■ Task requirements ■
For the records below, give the number of lines that include the string "accelerator". Nothing else belongs in the answer.

(Items from a data source)
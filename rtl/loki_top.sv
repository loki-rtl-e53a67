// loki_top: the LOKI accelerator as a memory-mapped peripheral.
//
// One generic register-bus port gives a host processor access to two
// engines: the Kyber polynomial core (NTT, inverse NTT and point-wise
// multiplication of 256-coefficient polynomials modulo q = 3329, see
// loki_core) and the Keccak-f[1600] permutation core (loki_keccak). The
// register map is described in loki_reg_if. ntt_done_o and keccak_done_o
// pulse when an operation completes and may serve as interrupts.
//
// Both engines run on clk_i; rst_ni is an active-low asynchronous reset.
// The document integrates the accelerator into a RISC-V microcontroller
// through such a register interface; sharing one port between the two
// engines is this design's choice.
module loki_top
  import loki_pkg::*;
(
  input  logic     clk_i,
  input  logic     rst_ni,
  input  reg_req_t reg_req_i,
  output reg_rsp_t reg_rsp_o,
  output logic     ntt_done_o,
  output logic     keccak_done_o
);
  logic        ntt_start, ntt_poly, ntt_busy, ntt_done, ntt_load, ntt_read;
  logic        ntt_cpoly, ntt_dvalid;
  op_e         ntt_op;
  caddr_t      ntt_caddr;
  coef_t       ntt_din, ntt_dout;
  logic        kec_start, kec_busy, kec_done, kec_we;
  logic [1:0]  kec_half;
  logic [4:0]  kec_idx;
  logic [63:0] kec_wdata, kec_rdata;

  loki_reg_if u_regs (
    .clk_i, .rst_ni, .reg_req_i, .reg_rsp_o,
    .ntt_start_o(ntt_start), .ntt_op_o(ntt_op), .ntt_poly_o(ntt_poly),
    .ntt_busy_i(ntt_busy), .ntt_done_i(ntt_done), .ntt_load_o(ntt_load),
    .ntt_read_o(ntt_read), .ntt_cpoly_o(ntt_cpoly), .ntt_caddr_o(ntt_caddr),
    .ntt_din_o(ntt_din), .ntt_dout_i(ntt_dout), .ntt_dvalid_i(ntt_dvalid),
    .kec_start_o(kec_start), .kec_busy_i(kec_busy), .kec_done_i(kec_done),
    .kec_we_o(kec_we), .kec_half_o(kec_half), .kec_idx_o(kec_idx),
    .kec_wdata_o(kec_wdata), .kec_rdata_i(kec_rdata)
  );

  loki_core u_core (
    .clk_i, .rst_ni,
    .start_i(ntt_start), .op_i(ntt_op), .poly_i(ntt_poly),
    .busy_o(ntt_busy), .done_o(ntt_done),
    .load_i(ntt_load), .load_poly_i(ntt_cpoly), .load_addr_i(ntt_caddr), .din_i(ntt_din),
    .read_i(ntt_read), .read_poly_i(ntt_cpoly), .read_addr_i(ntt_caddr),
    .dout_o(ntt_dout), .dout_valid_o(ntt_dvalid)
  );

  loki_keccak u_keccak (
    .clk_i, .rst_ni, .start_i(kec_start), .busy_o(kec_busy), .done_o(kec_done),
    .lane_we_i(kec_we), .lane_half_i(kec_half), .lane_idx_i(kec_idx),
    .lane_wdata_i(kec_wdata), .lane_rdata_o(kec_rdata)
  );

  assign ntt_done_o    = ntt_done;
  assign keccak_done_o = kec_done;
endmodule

■ Result ■
2